EXERCISE INSTRUCTIONS => Scan the listing below and copy every line holding "offset".

──────────────────────────────

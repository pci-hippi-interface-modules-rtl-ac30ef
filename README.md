# PCI – HIPPI interface boards

HIPPI is a simplex, 25 MHz, 32-bit point-to-point channel that moves up to
100 MByte/s from a *source* to a *destination*. This RTL models two PCI
boards that connect workstations to such a link:

* a **Destination** board. It receives HIPPI connections and writes them
  into a host memory buffer by DMA. The buffer may be scattered over many
  memory pages. The host CPU is interrupted only when the connection has
  ended.
* a **Source** board. It reads a scattered host buffer by DMA and sends it
  as one HIPPI connection of one or more packets.

The main idea is that a large block (hundreds of megabytes) moves between
the wire and the scattered host pages without the CPU. This rests on three
parts:

* a **scatter-gather table memory (SGTM)** on each board;
* a **1k × 36 FIFO** that absorbs the mismatch between the HIPPI and PCI
  clocks;
* on the Destination, a **history memory**. It records the protocol events
  and data errors of the connection. Software reads them after the
  connection ends, so errors need no interrupt of their own.

The top module `hippi_pci_link` joins one Source and one Destination by a
HIPPI cable. This gives the whole path from one host's memory to another's.

```
 host A memory                                                     host B memory
      ^ rq/rs                                                            ^ pm
      |                         HIPPI-32 cable                           |
 +----+-------------- hippi_source --+   REQUEST,DATA,PARITY,  +-- hippi_destination ----------+----+
 | dma_read_engine -> FIFO 1k x 36 ->|   PACKET,BURST  ------> |-> FIFO 1k x 36 -> dma_write_engine |
 |   |     \-> event FIFO (16) ----->| src_hippi_ctrl          dst_hippi_ctrl -> event FIFO -/  |   |
 |  SGTM (64k x 32)                  |   <------ CONNECT,READY |               SGTM   history memory|
 +-----------------------------------+                         +-----------------------------------+
   PCI clock        |  HIPPI clock                                HIPPI clock  |  PCI clock
```

## HIPPI framing as built

A **connection** starts when the source raises REQUEST. At the same time it
drives the 32-bit **I-Field** (routing information) on the data lines. The
destination answers with CONNECT. A connection carries **packets**, which
are framed by PACKET. A packet is made of **bursts**, which are framed by
BURST:

* A full burst is 256 words.
* Only the last burst of a packet may be shorter.
* Each word carries four byte-parity bits. Parity is odd.
* The clock after each burst carries an **LLRC** check word. It is the XOR
  of the burst's words, XORed with the burst length.

**Flow control** is by look-ahead credits. Each one-clock READY pulse from
the destination allows the source exactly one burst. The Destination sends
a pulse only when its FIFO has room for every burst already granted plus
this one:

    (granted + 1) * 256 + fifo_count <= 1024

So an empty 1k FIFO has four bursts in flight, and a source that obeys the
protocol can never overrun the FIFO. The granted count goes down as each
burst arrives.

The Source starts a burst only when it holds a credit and the whole burst
is already in its FIFO, because a HIPPI burst cannot pause. Bursts follow
each other every 259 clocks: 256 words, the LLRC word, one idle clock and
one decision clock. That is 25 MHz × 1024 B / 259 = **98.8 MByte/s**.

## Crossing clock domains: data and events

The data FIFO (`async_fifo`) has these features:

* Two clocks, with Gray-coded pointers and two-flop synchronisers.
* First-word fall-through reads.
* A fill count on each side.

Each entry is `{parity[3:0], data[31:0]}`. On the Destination the FIFO is
written on the HIPPI clock and read on the PCI clock; on the Source it is
the other way round.

Protocol information travels in a second, 16-entry **event FIFO** beside the
data FIFO. This is the part that is easiest to get wrong. Each event is a
`hippi_event_t {kind, index, payload}` (see `hippi_pkg`). Its `index` is the
number of data words of the connection that come before it. The side that
consumes events acts on an event only when it has moved exactly `index`
words. That keeps the events lined up with the data, even though the two
FIFOs cross the clock boundary separately.

| kind | produced by | index / payload |
|---|---|---|
| CONN_START (1) | REQUEST seen / host start | 0 / I-Field |
| PKT_START (2), PKT_END (3) | PACKET edges / SGTM packet end | words so far / words so far |
| LLRC_ERR (4) | Destination LLRC compare | words so far / received LLRC |
| CONN_END (5) | REQUEST falls / SGTM connection end | total words / total words |
| OVERFLOW (6) | word arrived with FIFO full (dropped) | words so far / words so far |
| PARITY_ERR (7), BUF_OVERRUN (8) | Destination DMA engine (history only) | — |

## Destination board

`dst_hippi_ctrl` runs on the HIPPI clock:

* It accepts a connection only while the host has armed the board.
* It stores every burst word with its parity. Nothing is rejected at this
  point.
* It checks the LLRC.
* It turns the PACKET edges and the end of REQUEST into events.

`dma_write_engine` runs on the PCI clock and does the following:

* It keeps a logical byte offset into the receive buffer. SGTM entry *i*
  holds the physical address of logical page *i*. `PAGE_BYTES` is 8192 by
  default. When the offset crosses a page boundary, the engine fetches the
  next address by itself.
* It writes one word per PCI clock while the host bus accepts it. A write
  is `pm_valid` held until `pm_ready`.
* It checks each word's parity as the word is written. A bad word is
  written anyway, and a PARITY_ERR record holds its host address. Software
  finds the damaged data in place after the connection ends.
* It writes each event into the history memory as a two-word record:
  `{kind[3:0], byte offset[27:0]}`, then the payload.
* It raises `irq` at connection end, and then disarms itself.
* It also raises `irq` on a serious error: FIFO overflow, or a connection
  longer than the table. In the second case one BUF_OVERRUN record is
  written and the rest of the connection is drained and discarded.

Host access goes through one word-addressed pass-through port, `ht_addr[17:0]`:

| `ht_addr[17:16]` | region | contents |
|---|---|---|
| 0 | registers | 0 CTRL (w: bit0 arm, bit1 clear irq), 1 STATUS `{hist_full, buf_overrun, overflow, llrc_err, parity_err, conn_done, connected}`, 2 SGT_COUNT, 3 WORDS received, 4 HIST_PTR (words written) |
| 1 | SGTM | 65536 words (256 kB) |
| 2 | history | 65536 words (256 kB), read only |

Reads return `ht_rdata` one clock after the address.

A typical use: write the page addresses to the SGTM, write SGT_COUNT, write
CTRL=1, wait for `irq`, then read STATUS, WORDS and HIST_PTR words of
history, and write CTRL=2.

## Source board

The SGTM of the Source holds segments rather than pages, and also the
size of the memory buffer:

    word 0    : memory buffer size in words (word 1 is unused)
    word 2e+2 : host byte address of segment e
    word 2e+3 : {conn_end[31], pkt_end[30], 0[29:20], word count[19:0]}

A packet end or a connection end is therefore marked at the end of a
segment.

The host fills the SGTM and writes these registers (region 0): 4 IFIELD and
2 SGT_COUNT. Then it sets CTRL bit 0. Register 5 BUF_WORDS reads back the
buffer size the engine loaded.

`dma_read_engine` then does the following:

* It queues CONN_START with the I-Field.
* It walks the table and issues one read request per word. Any number of
  requests may be outstanding, and data returns in order. A request goes
  out only while the FIFO has room for it and for every read still in
  flight, so returning data never meets a full FIFO.
* It adds byte parity to each word.
* It queues PKT_END and CONN_END events with word counts.

The transfer stops at the first of these:

* the SGTM connection end;
* the buffer size (SGTM word 0) is reached;
* the end of the table;
* an abort from the host (CTRL bit 1).

Every stop closes the open packet and the connection properly.

`src_hippi_ctrl` turns the FIFOs into REQUEST, PACKET, BURST and LLRC. A
burst is shorter than 256 words only when the next packet end is closer
than that. When the connection has closed on the wire, `irq` is raised.
STATUS reads `{aborted, done, busy}`; CTRL bit 2 clears the interrupt.

## External parts and interfaces

The original boards use commercial chips at both edges:

* a general-purpose PCI controller, which gives bus-master DMA and
  pass-through register access;
* HIPPI line-interface chips.

These are not modelled. Their place is taken by simple ports:

* **HIPPI side:** the HIPPI-PH signals themselves. These are REQUEST,
  CONNECT, READY, PACKET, BURST, DATA[31:0] and PARITY[3:0]. All are
  single-ended and synchronous to `hippi_clk`. The INTERCONNECT signals and
  the 64-bit HIPPI variant are not built.
* **PCI side:** the pass-through port described above, and one master port
  per board:
  * Destination writes: `pm_valid/pm_addr/pm_data/pm_ready`.
  * Source reads: a request handshake `rq_valid/rq_addr/rq_ready`, with data
    returned in order on `rs_valid/rs_data`.

Addresses are byte addresses of 32-bit words.

A HIPPI switch, which would route connections by I-Field in a network, is
not part of the model. Neither is the board power supply.

## Parameters

| parameter | default | where | meaning |
|---|---|---|---|
| `FIFO_DEPTH` | 1024 | all | data FIFO words (36 bits each) |
| `SGT_WORDS` | 65536 | boards, engines | SGTM size (256 kB) |
| `HIST_WORDS` | 65536 | Destination | history memory size (256 kB) |
| `PAGE_BYTES` | 8192 | Destination | host page size |
| `EV_DEPTH` | 16 | boards | event FIFO entries |

The FIFO and memory sizes, the 256-word burst, the 32-bit data and the four
parity bits are those of the original boards. The page size, the event
FIFO, the parity sense, the LLRC formula, the table layouts, the history
record format, the register maps and the host-side handshakes are this
design's own choices. The original gives only the function of these parts.

At the defaults the Destination can take one connection of up to 512 MB
(65536 pages of 8 kB). The Source's table holds 32767 segments of up to
4 MB each. Blocks of about 180 MB, the size the boards were meant to move,
fit both; `tb_na48_block` sends one.

## Where this departs from the original, and limits

* The original description says the Destination FIFO takes its input on the
  PCI clock and its output on the HIPPI clock. That is the reverse of its
  data flow, from HIPPI into host memory. Here the Destination FIFO is
  written on the HIPPI clock.
* The boards share one `hippi_clk` in the top. On a real cable the
  destination receives the source's clock.
* The throughputs measured on the original boards were 91, 72 and 65 MB/s
  into three different hosts, and 20 MB/s out of them. They depend on each
  host's PCI bridge, which is not modelled. With a host bus that keeps up,
  the RTL reaches the link limit of about 98.8 MB/s. With a host bus held
  to one of the measured rates, the link settles at that rate without loss
  (`tb_host_rates`).
* The Destination assumes that the event FIFO never fills. The DMA engine
  drains it far faster than HIPPI can create events.
* The Destination assumes that a source separates burst end, packet end and
  connection end by at least one clock.
* Only single connections are supported. After each connection the
  Destination must be re-armed by the host.

## Files

`rtl/`:

* `hippi_pkg` – types, constants and helpers.
* `async_fifo` – the dual-clock FIFO.
* `sync2` – a two-flop synchroniser.
* `sgtm` – the scatter-gather table memory.
* `history_memory` – the history memory.
* `dst_hippi_ctrl` and `dma_write_engine` – the Destination's control and
  DMA engine.
* `src_hippi_ctrl` and `dma_read_engine` – the Source's control and DMA
  engine.
* `hippi_destination` and `hippi_source` – the two boards.
* `hippi_pci_link` – the top.

`tb/`:

* `hippi_tx_model`, `hippi_rx_model` – behavioural HIPPI source and
  destination. They obey the credits, and they can inject parity and LLRC
  errors.
* `host_mem_model` – host memory behind the PCI master ports. It has a
  read latency and random stalls.
* One self-checking `tb_<module>` per module. Each prints
  `TB_RESULT checks=N failures=M` and has a watchdog.

| testbench | what it shows |
|---|---|
| `tb_async_fifo` | order, full/empty, counts, unrelated clocks |
| `tb_sgtm`, `tb_history_memory` | both ports, read latency |
| `tb_dst_hippi_ctrl` | arming, four READYs in flight, READY held back and resumed, parity passed through, LLRC error, overflow, events |
| `tb_src_hippi_ctrl` | I-Field, no burst before a whole burst is buffered, 256/short bursts, LLRC, credit obedience, 259-clock burst spacing |
| `tb_dma_write_engine` | scattered pages, history records, parity-error address, one word per clock, buffer overrun, host stalls |
| `tb_dma_read_engine` | segments, packet/connection ends, FIFO never overfilled, buffer-size stop, abort |
| `tb_hippi_destination`, `tb_hippi_source` | each board through its host port, at full size |
| `tb_hippi_pci_link` | the whole link at default parameters. There are three connections: multi-packet with stalls and reversed pages, a buffer-size stop, and an 8192-word throughput run (checked at 95–100 MB/s, 98.9 measured). It counts full and short bursts, page switches, READY held back, write stalls and buffer stops, and fails if any of them never happened. |
| `tb_host_rates` | host buses held to 91, 72 and 65 MB/s (Destination) and 20 MB/s (Source), one 1 MB connection each. The link rate must settle within 3 % of the host rate, with every word delivered, no error status, and READY held back by the slow host. Measured: 91.2, 72.2, 65.2 and 20.1 MB/s. |
| `tb_na48_block` | one 180 MB block (47,185,920 words) in one connection, the block size the boards were built for. The Source reads 90 segments, and the Destination scatters the block over 23040 permuted 8 kB pages. Every word is checked on the fly against its address and value. The test also checks the burst count, one table lookup per page, the history and the sustained rate (98.84 MB/s measured, at least 98 required). |

To run a testbench with Verilator 5:

    verilator --binary --timing -Irtl -Itb rtl/hippi_pkg.sv tb/tb_hippi_pci_link.sv \
              --top-module tb_hippi_pci_link
    ./obj_dir/Vtb_hippi_pci_link

Replace the name to run any other testbench. All of them finish within
seconds, except `tb_na48_block`, which needs about two minutes.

──────────────────────────────

TASK RESPONSE =>
* It keeps a logical byte offset into the receive buffer. SGTM entry *i*
  default. When the offset crosses a page boundary, the engine fetches the
  `{kind[3:0], byte offset[27:0]}`, then the payload.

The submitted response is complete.